Laboratory of Microbial Physiology, Groningen Biomolecular Sciences and Biotechnology Institute (GBB), University of Groningen, Nijenborgh 7, 9747 AG Groningen, the Netherlands.
Laboratory of Biophysical Chemistry, Groningen Biomolecular Sciences and Biotechnology Institute (GBB), University of Groningen, Nijenborgh 7, 9747 AG Groningen, the Netherlands.
Structure. 2017 Feb 7;25(2):231-242. doi: 10.1016/j.str.2016.11.023. Epub 2017 Jan 5.
Food processing and refining has dramatically changed the human diet, but little is known about whether this affected the evolution of enzymes in human microbiota. We present evidence that glycoside hydrolase family 70 (GH70) glucansucrases from lactobacilli, synthesizing α-glucan-type extracellular polysaccharides from sucrose, likely evolved from GH13 starch-acting α-amylases, via GH70 4,6-α-glucanotransferases. The crystal structure of a 4,6-α-glucanotransferase explains the mode of action and unique product specificity of these enzymes. While the α-amylase substrate-binding scaffold is retained, active-site loops adapted to favor transglycosylation over hydrolysis; the structure also gives clues as to how 4,6-α-glucanotransferases may have evolved further toward sucrose utilization instead of starch. Further supported by genomic, phylogenetic, and in vivo studies, we propose that dietary changes involving starch (and starch derivatives) and sucrose intake were critical factors during the evolution of 4,6-α-GTs and glucansucrases from α-amylases, allowing oral bacteria to produce extracellular polymers that contribute to biofilm formation from different substrates.

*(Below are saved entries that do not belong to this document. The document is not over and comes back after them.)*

// hit_minimips_tb: end-to-end run of the processor front end with the Trojan, at the
// default parameters.
//
// The testbench plays the parts that are not in the design: the instruction memory (an
// associative array), the branch unit (it decides which branches are taken), the EX
// overflow flag and a data access that is always aimed at the system zone.
//
// Program:
//   reset vector      ERET                     -> first user task at address 0, user mode
//   exception vector  ERET                     (ERINS, BREAK, SCALL, OVERF handler)
//   ITMAT vector      ERET
//   user task, part 1 12105 random instructions (rare ones, among them the 11 boot
//                     instructions, drawn less often), with 2 Trojan illegal words and 2
//                     other reserved words, 2 BREAK, 1 SYSCALL and 11 ADDs flagged as
//                     overflowing inserted at random places; branches are taken at random
//                     and skip one filler word. The external interrupt is raised 3 times.
//   user task, part 2 SYSCALL whose exception meets a taken branch in decode (interrupt
//                     beats jump), then the boot sequence with its two branches (BLTZAL, BGEZAL) taken
//                     (each skipping a word that would break the sequence if it were read),
//                     then the Trojan's illegal word -> hidden interrupt.
//   HIT handler       in the user zone: 5 words during which the external interrupt is
//                     raised (it must stay masked), then ERET back to the user task.
// Checked: the FSM state against a reference model run on the decoded stream; every
// decoded word against memory; the privilege level by zone of the decoded pc; data
// access grant / fault against the privilege level; the number of exceptions of each
// cause (part 1 must never produce the hidden interrupt, and its illegal words must give
// ERINS); that the Trojan's mask keeps toggling while its FSM sits in init; the 3-cycle
// latency from decoding the triggering word to fetching the handler.
// Every mechanism is counted and must have occurred.
module hit_minimips_tb;
  import hit_pkg::*;
  import tb_mips_pkg::*;

  localparam int N        = BOOT_LEN_DEF;
  localparam int RAND_LEN = 12105;
  localparam logic [31:0] HIT_VEC = HIT_VECTOR_DEF;

  logic        clk = 0, rst_n = 0;
  logic [31:0] imem_addr, imem_rdata, di_pc, di_instr, epc;
  logic        di_valid, di_jump, ex_overflow, dmem_req, dmem_grant, dmem_fault, it_mat;
  logic [31:0] di_jump_addr, dmem_addr;
  logic [3:0]  hit_state;
  logic [7:0]  hit_mask;
  logic        exc_taken, priv, ie;
  cause_e      exc_cause, last_cause;

  hit_minimips dut (
    .clk, .rst_n, .imem_addr, .imem_rdata, .di_valid, .di_pc, .di_instr, .di_jump,
    .di_jump_addr, .ex_overflow, .dmem_req, .dmem_addr, .dmem_grant, .dmem_fault, .it_mat,
    .hit_state, .hit_mask, .exc_taken, .exc_cause, .priv, .ie, .epc, .last_cause);

  always #5 clk = ~clk;

  // ---------------------------------------------------------------- program
  logic [31:0] mem [logic [31:0]];
  bit          take [logic [31:0]];   // branch addresses the branch unit takes
  logic [31:0] end_pc, trig_pc, hit_handler_end;
  int exp_count [NUM_CAUSES];

  localparam logic [31:0] NOP_FILL = 32'h3400_0000;   // ORI r0, r0, 0

  function automatic logic [31:0] plain_add();
    logic [31:0] w;
    w = enc(I_ADD);
    w[10:6] = 5'($urandom_range(0, 30));               // shamt 31 marks an overflow
    return w;
  endfunction

  function automatic inst_id_e random_id();
    int r;
    r = $urandom_range(0, 999);
    // common instructions most of the time, any instruction now and then
    if (r < 960) begin
      inst_id_e common [] = '{I_ADDU, I_ADDIU, I_LW, I_SW, I_OR, I_AND, I_SLL, I_SLT,
                              I_LUI, I_ORI, I_BEQ, I_BNE, I_SUBU, I_ANDI, I_LB, I_SB,
                              I_ADD, I_J, I_JAL, I_JR, I_SRL, I_XOR, I_MFLO, I_MULT};
      return common[$urandom_range(0, common.size() - 1)];
    end
    return inst_id_e'($urandom_range(1, num_ids()));
  endfunction

  task automatic put(inout logic [31:0] a, input logic [31:0] w);
    mem[a] = w;
    a += 4;
  endtask

  task automatic build_program();
    logic [31:0] a;
    int          special [int];
    inst_id_e    id;
    mem[RESET_PC_DEF]     = enc(I_ERET);
    mem[EXC_VECTOR_DEF]   = enc(I_ERET);
    mem[ITMAT_VECTOR_DEF] = enc(I_ERET);
    // special words of part 1 at random distinct positions
    for (int s = 0; s < 2 + 2 + 2 + 1 + 11; s++) begin
      int p;
      do p = $urandom_range(5, RAND_LEN - 5); while (special.exists(p));
      special[p] = s;
    end
    a = 32'h0;
    for (int i = 0; i < RAND_LEN; i++) begin
      if (special.exists(i)) begin
        int s = special[i];
        if      (s < 2)  put(a, {6'h1D, 26'($urandom)});
        else if (s < 4)  put(a, reserved_word(6'h1D));
        else if (s < 6)  put(a, enc(I_BREAK));
        else if (s < 7)  put(a, enc(I_SYSCALL));
        else begin
          logic [31:0] w = enc(I_ADD);
          w[10:6] = 5'd31;
          put(a, w);
        end
        continue;
      end
      id = random_id();
      if (id inside {I_SYSCALL, I_BREAK, I_ERET}) id = I_ADDU;
      if (id == I_ADD) put(a, plain_add());
      else             put(a, enc(id));
      if (id inside {I_JR, I_JALR, I_BLTZ, I_BGEZ, I_BLTZAL, I_BGEZAL, I_J, I_JAL,
                     I_BEQ, I_BNE, I_BLEZ, I_BGTZ}) begin
        if ($urandom_range(0, 1) == 1) take[a - 4] = 1;
        put(a, NOP_FILL);
      end
    end
    // part 2: exception meets taken branch
    put(a, enc(I_SYSCALL));
    put(a, NOP_FILL);
    take[a] = 1;
    put(a, enc(I_BEQ));
    put(a, NOP_FILL);
    put(a, NOP_FILL);
    put(a, NOP_FILL);
    // boot sequence, branches at elements 1 and 8 taken, each over a breaking word
    for (int k = 0; k < N; k++) begin
      put(a, enc(BOOT_SEQ_DEF[k]));
      if (BOOT_SEQ_DEF[k] inside {I_BLTZAL, I_BGEZAL}) begin
        take[a - 4] = 1;
        put(a, enc(I_ADDU));
      end
    end
    trig_pc = a;
    put(a, {6'h1D, 26'($urandom)});
    put(a, NOP_FILL);
    put(a, NOP_FILL);
    end_pc = a;
    put(a, NOP_FILL);
    // HIT handler
    a = HIT_VEC;
    repeat (5) put(a, NOP_FILL);
    hit_handler_end = a;
    put(a, enc(I_ERET));
    // expected exceptions (ITMAT: 3 in part 1, 1 after the handler)
    exp_count[C_ITMAT] = 4;
    exp_count[C_OVERF] = 11;
    exp_count[C_ERINS] = 4;
    exp_count[C_BREAK] = 2;
    exp_count[C_SCALL] = 2;
    exp_count[C_HIT]   = 1;
  endtask

  function automatic logic [31:0] mem_at(logic [31:0] a);
    return mem.exists(a) ? mem[a] : NOP_FILL;
  endfunction

  assign imem_rdata = mem_at(imem_addr);

  // ---------------------------------------------------------------- environment
  logic [31:0] prev_di_instr;
  logic        prev_di_valid;
  always_ff @(posedge clk) begin
    prev_di_valid <= di_valid;
    prev_di_instr <= di_instr;
  end
  assign ex_overflow  = prev_di_valid && prev_di_instr[31:26] == 6'h00 &&
                        prev_di_instr[5:0] == 6'h20 && prev_di_instr[10:6] == 5'd31;
  assign di_jump      = di_valid && take.exists(di_pc);
  assign di_jump_addr = di_pc + 32'd8;
  assign dmem_req     = 1'b1;
  assign dmem_addr    = 32'h9000_0000;   // in the system zone

  // ---------------------------------------------------------------- checking
  int checks = 0, failures = 0;
  int count [NUM_CAUSES];
  int ref_state = 0, cycle = 0;
  int entered [N+2];
  int n_break_seq = 0, n_null_in_seq = 0, n_illegal_no_boot = 0, n_int_vs_jump = 0;
  int n_itmat_masked = 0, n_denied = 0, n_granted_handler = 0, n_jumps = 0;
  int trig_cycle = -1, n_latency_ok = 0, n_mask_toggle_init = 0;
  logic [7:0] prev_mask;
  logic [3:0] prev_state;
  bit in_part2 = 0;
  bit done = 0;
  int itmat_left = 3, itmat_at = 0;

  task automatic fail(string msg);
    failures++;
    $display("FAIL cycle %0d: %s", cycle, msg);
  endtask

  // external interrupt driver
  always_ff @(posedge clk) begin
    if (!rst_n) it_mat <= 1'b0;
    else if (exc_taken && exc_cause == C_ITMAT) it_mat <= 1'b0;
    else if (!priv && itmat_left > 0 && cycle == itmat_at) begin
      it_mat <= 1'b1;
      itmat_left--;
    end else if (di_valid && di_pc == HIT_VEC) it_mat <= 1'b1;
  end

  always @(posedge clk) if (rst_n) begin
    cycle++;
    // decoded word must be the memory word at its pc
    if (di_valid) begin
      checks++;
      if (di_instr !== mem_at(di_pc))
        fail($sformatf("decoded %h at %h, memory holds another word", di_instr, di_pc));
    end
    // FSM reference
    checks++;
    if (int'(hit_state) != ref_state) fail($sformatf("state %0d, expected %0d", hit_state, ref_state));
    if (!di_valid && ref_state > 0) n_null_in_seq++;
    if (di_valid && di_instr[31:26] == 6'h1D && ref_state != N) n_illegal_no_boot++;
    if (di_valid && di_instr[31:26] == 6'h1D && ref_state == N) begin
      trig_cycle = cycle;
      checks++;
      if (di_pc != trig_pc) fail("Trojan armed at an unexpected place");
    end
    if (di_valid) begin
      if (ref_state < N && is_inst(di_instr, BOOT_SEQ_DEF[ref_state])) begin
        ref_state++;
        entered[ref_state]++;
      end else begin
        if (ref_state > 0 && ref_state < N) n_break_seq++;
        ref_state = 0;
      end
    end
    // hidden interrupt latency: handler fetched 3 cycles after the trigger is decoded
    if (trig_cycle >= 0 && cycle == trig_cycle + 3) begin
      checks++;
      if (imem_addr !== HIT_VEC) fail($sformatf("pc %h, handler expected", imem_addr));
      else n_latency_ok++;
    end
    // privilege by zone of the decoded instruction
    if (di_valid) begin
      checks++;
      if (di_pc < HIT_VEC && priv !== 1'b0) fail("user task running privileged");
      if (di_pc >= HIT_VEC && priv !== 1'b1) fail("handler / kernel not privileged");
      if (di_pc >= trig_pc - 64 && di_pc < HIT_VEC) in_part2 = 1;
    end
    // data access protection
    checks++;
    if (dmem_grant !== priv || dmem_fault !== !priv) fail("zone guard disagrees with mode");
    if (dmem_fault) n_denied++;
    if (dmem_grant && di_valid && di_pc >= HIT_VEC && di_pc < hit_handler_end) n_granted_handler++;
    // exceptions
    if (exc_taken) begin
      count[exc_cause]++;
      if (exc_cause == C_HIT) begin
        checks++;
        if (!in_part2) fail("hidden interrupt from the random program");
      end
    end
    if (it_mat && !ie) n_itmat_masked++;
    if (exc_taken && di_jump && di_valid) n_int_vs_jump++;
    if (di_jump) n_jumps++;
    if (prev_state == 0 && hit_state == 0 && hit_mask != prev_mask) n_mask_toggle_init++;
    prev_mask  = hit_mask;
    prev_state = hit_state;
    if (di_valid && di_pc == end_pc) done = 1;
  end

  initial begin
    foreach (count[i]) count[i] = 0;
    foreach (entered[i]) entered[i] = 0;
    itmat_at = $urandom_range(2000, 4000);
    build_program();
    repeat (3) @(posedge clk);
    #1 rst_n = 1;
    fork
      forever begin
        @(posedge clk);
        if (itmat_left > 0 && cycle > itmat_at) itmat_at = cycle + $urandom_range(2000, 3000);
      end
    join_none
    wait (done);
    repeat (5) @(posedge clk);
    for (int c = 0; c < NUM_CAUSES; c++) begin
      checks++;
      if (count[c] != exp_count[c])
        fail($sformatf("cause %0d taken %0d times, expected %0d", c, count[c], exp_count[c]));
    end
    checks += 11;
    if (n_mask_toggle_init == 0) fail("mask never toggled in init");
    if (entered[N] == 0)        fail("boot sequence never completed");
    if (n_break_seq == 0)       fail("boot sequence never broken");
    if (n_null_in_seq == 0)     fail("no null inside a boot sequence");
    if (n_illegal_no_boot < 2)  fail("illegal word without boot sequence not seen");
    if (n_int_vs_jump == 0)     fail("interrupt and jump never met");
    if (n_itmat_masked == 0)    fail("external interrupt never masked");
    if (n_denied == 0)          fail("no user access refused");
    if (n_granted_handler == 0) fail("handler never granted a system access");
    if (n_jumps == 0)           fail("no jump taken");
    if (n_latency_ok != 1)      fail("hidden interrupt latency not seen");
    $display("FSM states entered (init -> state k):");
    for (int k = 1; k <= N; k++) $display("  state%0d: %0d", k, entered[k]);
    $display("interrupts: ITMAT=%0d OVERF=%0d ERINS=%0d BREAK=%0d SCALL=%0d HIT=%0d",
             count[C_ITMAT], count[C_OVERF], count[C_ERINS], count[C_BREAK], count[C_SCALL],
             count[C_HIT]);
    $display("mechanisms: break=%0d null_in_seq=%0d illegal_no_boot=%0d int_vs_jump=%0d itmat_masked=%0d denied=%0d granted_in_handler=%0d jumps=%0d mask_toggles_in_init=%0d cycles=%0d",
             n_break_seq, n_null_in_seq, n_illegal_no_boot, n_int_vs_jump, n_itmat_masked,
             n_denied, n_granted_handler, n_jumps, n_mask_toggle_init, cycle);
    $display("TB_RESULT checks=%0d failures=%0d", checks, failures);
    $finish;
  end

  initial begin
    repeat (60000) @(posedge clk);
    failures++;
    $display("watchdog expired");
    $display("TB_RESULT checks=%0d failures=%0d", checks, failures);
    $finish;
  end
endmodule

食品加工和精炼极大地改变了人类的饮食,但人们对这种变化是否影响了人类微生物群中酶的进化知之甚少。我们提供的证据表明,来自乳杆菌的糖苷水解酶家族 70(GH70)葡聚糖蔗糖酶通过 GH70 4,6-α-葡聚糖转移酶,可能从作用于 GH13 淀粉的 α-淀粉酶进化而来,用于从蔗糖合成 α-葡聚糖型细胞外多糖。4,6-α-葡聚糖转移酶的晶体结构解释了这些酶的作用模式和独特的产物特异性。虽然保留了 α-淀粉酶的底物结合支架,但活性位点环适应于促进转糖苷而不是水解;该结构还为 4,6-α-葡聚糖转移酶如何进一步进化为利用蔗糖而不是淀粉提供了线索。进一步的基因组、系统发育和体内研究支持了我们的观点,即涉及淀粉(和淀粉衍生物)和蔗糖摄入的饮食变化是 4,6-α-GTs 和葡聚糖蔗糖酶从 α-淀粉酶进化的关键因素,使口腔细菌能够产生有助于不同底物生物膜形成的细胞外聚合物。